Is this really a business decision in the greater interests of the game? Or is it merely a quid pro quo arrangement concerning the number of South Africans Saracens have enjoyed the services of down recent years, or concerning the development partnership between the Stormers and Sarries? Whatever it is, it does not hit the notes of curiosity value or fanbase expansion the other ones do… it mostly smells of making it as difficult as possible for a fierce Heineken Cup contender.


So now the dust has settled, it appears Peter de Villiers is not quite at the 'end of the road' he talked about in the aftermath of South Africa's World Cup exit and he is to re-apply for his job.

It's an odd turnaround, although the predictable is generally pretty far away from what PDV says or does.

But was it his decision? Or has he perhaps been nudged by someone higher up who, having realised that all the best candidates for the job have ruled themselves out of contention one by one bar Allister Coetzee, who does not entirely represent the tactical progress South African rugby looks to need, reckons re-employing PDV might be a case of better the devil you know?

Watching that storyline unfold is going to be fascinating over the coming weeks.


Europe's clubs are now back in action and replete with World Cup warriors, but the two stories to watch over the coming weeks up north are at Wasps and Perpignan.

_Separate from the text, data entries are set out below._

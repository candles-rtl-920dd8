// tb_index_gen: random activation groups (built from sorted pixel positions, then
// run-length encoded) and random weight positions, with pad 0 and 1. The expected
// tag, valid and out-of-tile bits are computed from the pixel positions directly.
module tb_index_gen;
  import candles_pkg::*;
  act_group_t grp;
  wt_entry_t wts;
  logic [3:0] kg;
  logic [1:0] pad;
  logic [3:0][3:0] valid, out_of_tile;
  logic [3:0][3:0][10:0] tag;
  int checks = 0, failures = 0, n_oot = 0, n_valid = 0;

  index_gen dut (.*);

  initial begin
    #1000000; failures++;
    $display("TB_RESULT checks=%0d failures=%0d", checks, failures);
    $finish;
  end

  initial begin
    for (int t = 0; t < 400; t++) begin
      int pos [4];
      int p;
      p = $urandom % 10;
      for (int i = 0; i < 4; i++) begin
        pos[i] = p;
        p = p + 1 + ($urandom % 6);
      end
      grp = '0;
      grp.first_idx = 5'(pos[0]);
      for (int i = 1; i < 4; i++) grp.zrun[i-1] = 4'(pos[i] - pos[i-1] - 1);
      for (int i = 0; i < 4; i++) begin
        grp.valid[i] = (pos[i] < 28) && ($urandom % 8 != 0);
        grp.val[i] = act_t'($urandom);
      end
      for (int f = 0; f < 4; f++) begin
        wts[f].valid = ($urandom % 8 != 0);
        wts[f].idx = {2'($urandom % 3), 2'($urandom % 3)};
        wts[f].val = wt_t'($urandom);
      end
      kg = 4'($urandom);
      pad = 2'(t % 2);
      #1;
      for (int f = 0; f < 4; f++)
        for (int i = 0; i < 4; i++) begin
          int tx, ty, ox, oy, q;
          logic ev, eo;
          logic [10:0] et;
          tx = pos[i] % 7; ty = pos[i] / 7;
          ox = tx - int'(wts[f].idx[1:0]) + int'(pad);
          oy = ty - int'(wts[f].idx[3:2]) + int'(pad);
          q = oy * 7 + ox;
          ev = 0; eo = 0;
          if (grp.valid[i] && wts[f].valid) begin
            if (ox >= 0 && ox < 7 && oy >= 0 && oy < 4) ev = 1; else eo = 1;
          end
          et = 11'((f << 9) | ((q % 8) << 6) | (int'(kg) << 2) | (q / 8));
          n_oot += int'(eo); n_valid += int'(ev);
          checks++;
          if (valid[f][i] != ev || out_of_tile[f][i] != eo || (ev && tag[f][i] != et)) begin
            failures++;
            $display("FAIL t=%0d f=%0d i=%0d pos=%0d v=%b/%b o=%b/%b tag=%h/%h",
                     t, f, i, pos[i], valid[f][i], ev, out_of_tile[f][i], eo, tag[f][i], et);
          end
        end
    end
    checks++;
    if (n_oot == 0 || n_valid == 0) begin failures++; $display("FAIL coverage"); end
    $display("valid=%0d out_of_tile=%0d", n_valid, n_oot);
    $display("TB_RESULT checks=%0d failures=%0d", checks, failures);
    $finish;
  end
endmodule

It takes a grim situation indeed to make a servant of 14 years walk out on his final club contract, but Simon Shaw appears to have done just that with his signing at Toulon from Wasps. Shaun Edwards is gone also, also strangely in the middle of the season.

Rumours are rife of internal unrest at the club, personality clashes upstairs in the boardroom, confusion over the long-term vision. It truly looks to be the end of an era at the moment.

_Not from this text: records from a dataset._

// mesh_router: router of the 2-D mesh that joins the 8x8 PEs and the central buffer.
//
// Five ports: 0 = north (row y-1), 1 = east (column x+1), 2 = south (row y+1),
// 3 = west (column x-1, or the central buffer at column 0), 4 = local PE. Every
// packet is a single flit (candles_pkg::flit_t). Each input has a two-entry FIFO, so
// in_ready is a registered "not full" and no combinational path runs from one router
// to the next. Routing is dimension-ordered: a flit for the central buffer always
// goes west (the buffer sits on the west edge of every row); any other flit moves
// along the row to its column, then along the column to its row, then leaves on the
// local port. Dimension-ordered routing of single-flit packets cannot deadlock. Each
// output picks among the inputs that want it in round-robin order and sends one flit
// per cycle when the far side is ready (valid/ready handshake: a flit moves in a
// cycle where valid and ready are both high). idle is high when all FIFOs are empty.
// The mesh itself follows the published design, which does not describe the router;
// everything here is this design's own choice.
module mesh_router
  import candles_pkg::*;
#(
  parameter int X = 0,
  parameter int Y = 0
) (
  input  logic   clk,
  input  logic   rst_n,
  input  logic   in_valid  [5],
  input  flit_t  in_flit   [5],
  output logic   in_ready  [5],
  output logic   idle,
  output logic   out_valid [5],
  output flit_t  out_flit  [5],
  input  logic   out_ready [5]
);
  flit_t      fifo [5][2];
  logic [1:0] cnt  [5];
  logic [2:0] route [5];
  logic [2:0] rr   [5];
  logic [2:0] sel  [5];
  logic       pop  [5];

  function automatic logic [2:0] route_of(flit_t f);
    if (f.to_cb)                  return 3'd3;
    else if (32'(f.dx) > X)       return 3'd1;
    else if (32'(f.dx) < X)       return 3'd3;
    else if (32'(f.dy) > Y)       return 3'd2;
    else if (32'(f.dy) < Y)       return 3'd0;
    else                          return 3'd4;
  endfunction

  always_comb begin
    idle = 1'b1;
    for (int p = 0; p < 5; p++) begin
      if (cnt[p] != 2'd0) idle = 1'b0;
      route[p]    = route_of(fifo[p][0]);
      in_ready[p] = (cnt[p] != 2'd2);
      pop[p]      = 1'b0;
    end
    for (int o = 0; o < 5; o++) begin
      out_valid[o] = 1'b0;
      out_flit[o]  = fifo[0][0];
      sel[o]       = 3'd0;
      for (int k = 4; k >= 0; k--) begin
        int p;
        p = (int'(rr[o]) + k) % 5;
        if (cnt[p] != 2'd0 && route[p] == 3'(o)) begin
          out_valid[o] = 1'b1;
          sel[o] = 3'(p);
        end
      end
      if (out_valid[o]) begin
        out_flit[o] = fifo[sel[o]][0];
        if (out_ready[o]) pop[sel[o]] = 1'b1;
      end
    end
  end

  logic [4:0] push;
  always_comb
    for (int p = 0; p < 5; p++) push[p] = in_valid[p] && in_ready[p];

  always_ff @(posedge clk or negedge rst_n) begin
    if (!rst_n) begin
      for (int p = 0; p < 5; p++) begin
        cnt[p] <= '0;
        rr[p]  <= '0;
        fifo[p][0] <= '0;
        fifo[p][1] <= '0;
      end
    end else begin
      for (int p = 0; p < 5; p++) begin
        case ({push[p], pop[p]})
          2'b10: begin
            fifo[p][cnt[p][0]] <= in_flit[p];
            cnt[p] <= cnt[p] + 2'd1;
          end
          2'b01: begin
            fifo[p][0] <= fifo[p][1];
            cnt[p] <= cnt[p] - 2'd1;
          end
          2'b11: begin
            if (cnt[p] == 2'd1) fifo[p][0] <= in_flit[p];
            else begin
              fifo[p][0] <= fifo[p][1];
              fifo[p][1] <= in_flit[p];
            end
          end
          default: ;
        endcase
      end
      for (int o = 0; o < 5; o++)
        if (out_valid[o] && out_ready[o]) rr[o] <= (sel[o] == 3'd4) ? 3'd0 : sel[o] + 3'd1;
    end
  end
endmodule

Meanwhile, Perpignan's struggles from last season continue apace. Winless in five, smashed at home by Clermont, in the throes of an injury crisis, no Heineken Cup… it probably wasn't what James Hook envisioned getting himself into when he put pen to paper.

Word is that Hook has been welcomed with open arms by the Catalan faithful as a potential saviour, with his display in defeat against Toulouse on Saturday doing little to alleviate that hope. But the fans in general are extremely restless, which in Perpignan equates to volatile. Coach Jacques Delmas, who ultimately paid a price for Biarritz's fall from grace over the past three years, must feel like he's out of the frying pan into the fire!


Finally, it's difficult to suppress a grin at the state of the RFU at the moment. Martyn Thomas' last act as Chairman, CEO and a myriad of other positions, was to fail to convince the Professional Game Board (PGB), a hitherto unknown council of powerbrokers, of the need for an externally-conducted review of England's World Cup performance. The PGB got all stubborn because Thomas went ahead without their ratification.

Thomas thus cut across some contractual obligations, ploughed through some procedural fine print… basically, he got all decisive and others' egos got trampled on as a result.

We've heard that one before about Thomas, just as we have also heard the one about Rob Andrew doing extremely little. Yet he is likely to be the one tasked by this new PGB with the review, unless the RFU council looks elsewhere, whereupon there'll be a fallout, resignations, back-stabbing, new committees formed. And the new committees will look outside the box for a new leader, whereupon Rob Andrew will probably present himself… goodness knows how it will end. You couldn't write it.